And this is precisely the speaker's argument. And they're not only policy wise, they believe
this is a better deal. But politically, they say that it is much riskier for Republicans to do nothing on something they've campaigned on for the better part of the last decade and do nothing when they hold all the levers of power than to pass something that maybe it's going to take a little bit longer to convince the public that it has some merit.
Right. Except they're kind of caught between a rock and a hard place because, you know, next year, 2018, first of all, you're gonna have this big spike in uninsured people.
Also a thing we haven't touched on yet.
Premiums.
Yeah.
Further in the future, they'd go down.
Next year, they would go way up.
And also next year in November, something happens.
Midterms.
Oh, yeah.
People are running for election again.
Right.
And so then I honestly, I don't follow the politics of this quite as closely as you do, Sue.

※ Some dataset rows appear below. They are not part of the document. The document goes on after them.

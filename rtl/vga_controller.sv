// vga_controller: Avalon slave that draws the game screen on a 640x480
// VGA monitor.
//
// The processor writes 16 cells of 15 bits (word addresses 0..15, see
// guitar_pkg::cell_t).  Cell 0 holds the number of score balls (0..5);
// cells 1..15 hold falling notes: colour code and vertical position.
// For every pixel the 15 note cells are tested in parallel by
// button_display units; the lowest-numbered cell that covers the pixel
// wins and addresses the sprite ROM.  The pixel colour is, in order of
// priority: an opaque sprite pixel, a score ball, the hit bar, a string
// (white vertical lines at x = 156 + 50k), black.
//
// Timing: the pixel clock is clk/2 (25 MHz from 50 MHz), run as a clock
// enable.  Counters advance on enable cycles; the next cycle the sprite
// ROM and the per-pixel tests are registered; on the following enable
// cycle colour, sync and blank are registered together, so all outputs
// show pixel n one pixel clock after the counters reached n.  VGA_CLK
// rises midway through each output pixel.  HSYNC/VSYNC are active low,
// 800x525 total (96/48/640/16 and 2/33/480/10).
// Avalon reads return {1'b0, cell} one clock after the read strobe.
// The cell layout, the 16-cell RAM, sprite lookup, strings, bar and VGA
// timing follow the original design; the drawing order, the ball
// geometry and colours and the blanking output are this design's.
module vga_controller (
  input  logic        clk,
  input  logic        reset_n,
  input  logic        chipselect,
  input  logic        read,
  input  logic        write,
  input  logic [3:0]  address,
  input  logic [15:0] writedata,
  output logic [15:0] readdata,
  output logic        vga_clk,
  output logic        vga_hs,
  output logic        vga_vs,
  output logic        vga_blank_n,
  output logic        vga_sync_n,
  output logic [9:0]  vga_r,
  output logic [9:0]  vga_g,
  output logic [9:0]  vga_b
);
  import guitar_pkg::*;

  cell_t cells [NUM_CELLS];

  // ---------------------------------------------------------- Avalon side
  always_ff @(posedge clk) begin
    if (!reset_n) begin
      for (int i = 0; i < int'(NUM_CELLS); i++) cells[i] <= '0;
      readdata <= '0;
    end else if (chipselect) begin
      if (read)       readdata <= {1'b0, cells[address]};
      else if (write) cells[address] <= writedata[14:0];
    end
  end

  // ---------------------------------------------------------- counters
  logic       pix_ce;
  logic [9:0] hcount, vcount;
  logic       end_of_line, end_of_field;

  always_ff @(posedge clk) begin
    if (!reset_n) pix_ce <= 1'b0;
    else          pix_ce <= !pix_ce;
  end

  assign end_of_line  = (hcount == 10'(H_TOTAL - 1));
  assign end_of_field = (vcount == 10'(V_TOTAL - 1));

  always_ff @(posedge clk) begin
    if (!reset_n) begin
      hcount <= '0;
      vcount <= '0;
    end else if (pix_ce) begin
      hcount <= end_of_line ? '0 : hcount + 1'b1;
      if (end_of_line) vcount <= end_of_field ? '0 : vcount + 1'b1;
    end
  end

  logic signed [10:0] xcoord, ycoord;
  assign xcoord = $signed({1'b0, hcount}) - 11'sd144;  // H_SYNC + H_BACK
  assign ycoord = $signed({1'b0, vcount}) - 11'sd35;   // V_SYNC + V_BACK

  // ---------------------------------------------------------- note cells
  logic [NUM_CELLS-1:1] hit;
  logic [2:0]           hit_sprite [NUM_CELLS];
  logic [4:0]           hit_px [NUM_CELLS], hit_py [NUM_CELLS];

  assign hit_sprite[0] = '0;
  assign hit_px[0]     = '0;
  assign hit_py[0]     = '0;

  for (genvar i = 1; i < NUM_CELLS; i++) begin : g_cell
    button_display u_btn (
      .xcoord, .ycoord, .note(cells[i]),
      .enable(hit[i]), .sprite(hit_sprite[i]), .px(hit_px[i]), .py(hit_py[i])
    );
  end

  logic        any_hit;
  logic [12:0] rom_addr;

  always_comb begin
    any_hit  = 1'b0;
    rom_addr = '0;
    for (int i = NUM_CELLS - 1; i >= 1; i--)
      if (hit[i]) begin
        any_hit  = 1'b1;
        rom_addr = {hit_sprite[i], hit_px[i], hit_py[i]};
      end
  end

  // ---------------------------------------------------------- background
  logic on_string, on_bar, on_ball;

  always_comb begin
    on_string = 1'b0;
    for (int k = 0; k < 5; k++)
      if (xcoord == 11'(STRING_X0 + STRING_PITCH * k)) on_string = 1'b1;
    on_bar = (xcoord > 11'(BAR_X_MIN)) && (xcoord < 11'(BAR_X_MAX)) &&
             (ycoord > 11'(BAR_Y_MIN)) && (ycoord < 11'(BAR_Y_MAX));
    on_ball = 1'b0;
    for (int k = 0; k < NUM_BALLS; k++) begin
      int dx, dy;
      dx = int'(xcoord) - BALL_X[k];
      dy = int'(ycoord) - BALL_Y;
      if (k < int'(cells[0]) && dx * dx + dy * dy <= BALL_R[k] * BALL_R[k])
        on_ball = 1'b1;
    end
  end

  // ---------------------------------------------------------- stage 1
  sprite_px_t rom_px;
  logic       s_hit, s_string, s_bar, s_ball;

  sprite_rom u_sprites (.clk, .en(1'b1), .addr(rom_addr), .data(rom_px));

  always_ff @(posedge clk) begin
    s_hit    <= any_hit;
    s_string <= on_string;
    s_bar    <= on_bar;
    s_ball   <= on_ball;
  end

  // ---------------------------------------------------------- stage 2
  logic active;
  rgb_t colour;

  assign active = (xcoord >= 0) && (xcoord < 11'(H_ACTIVE)) &&
                  (ycoord >= 0) && (ycoord < 11'(V_ACTIVE));

  always_comb begin
    if (s_hit && !rom_px.transparent) colour = '{r: rom_px.r, g: rom_px.g, b: rom_px.b};
    else if (s_ball)                  colour = BALL_RGB;
    else if (s_bar)                   colour = BAR_RGB;
    else if (s_string)                colour = WHITE_RGB;
    else                              colour = BLACK_RGB;
  end

  always_ff @(posedge clk) begin
    if (!reset_n) begin
      vga_hs      <= 1'b1;
      vga_vs      <= 1'b1;
      vga_blank_n <= 1'b0;
      {vga_r, vga_g, vga_b} <= '0;
    end else if (pix_ce) begin
      vga_hs      <= !(hcount < 10'(H_SYNC));
      vga_vs      <= !(vcount < 10'(V_SYNC));
      vga_blank_n <= active;
      {vga_r, vga_g, vga_b} <= active ? colour : BLACK_RGB;
    end
  end

  always_ff @(posedge clk) begin
    if (!reset_n) vga_clk <= 1'b0;
    else          vga_clk <= !pix_ce;  // falls as a pixel starts, rises mid-pixel
  end

  assign vga_sync_n = 1'b0;  // no sync-on-green
endmodule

But I mean, that strikes me as being a really tough thing to run on, even if you are keeping the promise that you made.
Though the promise also was your health insurance is going to get cheaper.
Yeah. And I don't believe as as we're taping this, this may change, but I don't believe the president himself has weighed in on the CBO report.
And that was an open question, because one thing we know about Trump is he's a very good salesman.
Right. But he gets that people like simple concepts that in order to sell something, it needs you need to be able to make it easily understood.
And this is the kind of thing where, you know, when he was quoted, I believe it was last month or earlier this month saying this stuff's really complicated.
Health care is really complicated. And it is. And I don't think if his people can't give him clear answers about how he can go sell this, he might have some
problems with this legislation. There's one way that the president has been trying to sell this.
Yesterday, he had this listening session with so-called victims of Obamacare. They were
describing them as victims of Obamacare. And the thing that the president keeps saying is
the Affordable Care Act, Obamacare is in a death spiral. It's imploding. And there's one line in this
Congressional Budget Office report that really stood out to me right away. And it says,
in the CBO's assessment, the non-group market, so that's people buying individual market insurance,
that's who's covered by this, would probably be stable in most areas under either current law
or the legislation. Yeah, No death spiral. Now,
CBO, they also have limits on what they can best guesstimate, right? And they use statistical
modeling to make these guesses. So they can't preempt future events. And what Republicans are
saying with death spiral is that if nothing is done, more people are going to opt out of this
system. But that's their political guesswork. Right.
The statistical guesswork shows a different story.
All right. What is next in this process?
Next in this process this week, the House Budget Committee is going to finalize the legislation, the final, final bill. And according to the Speaker's office,
the plan as of right now is to have a vote in the House next week on this.
And of course, after that, the Senate still has to pass the bill, which according to the
time frame that they have right now, they want to take place before the Easter recess.
And this week, we are expecting potentially Tom Price, the Health and Human Services Secretary,
to come out and say what sorts of administrative changes he would make if this bill gets passed. So there's this
is like a multi-phase thing, right, Danielle? Right. Yes. And this is what Republicans are
stressing right now, that they also said, you know, the CBO is only scoring part one of our
grand plan. Part two is going to be, you know, regulatory changes, which, by the way,
the Trump administration can do without Congress. Then part three, there's another bill that will be passed.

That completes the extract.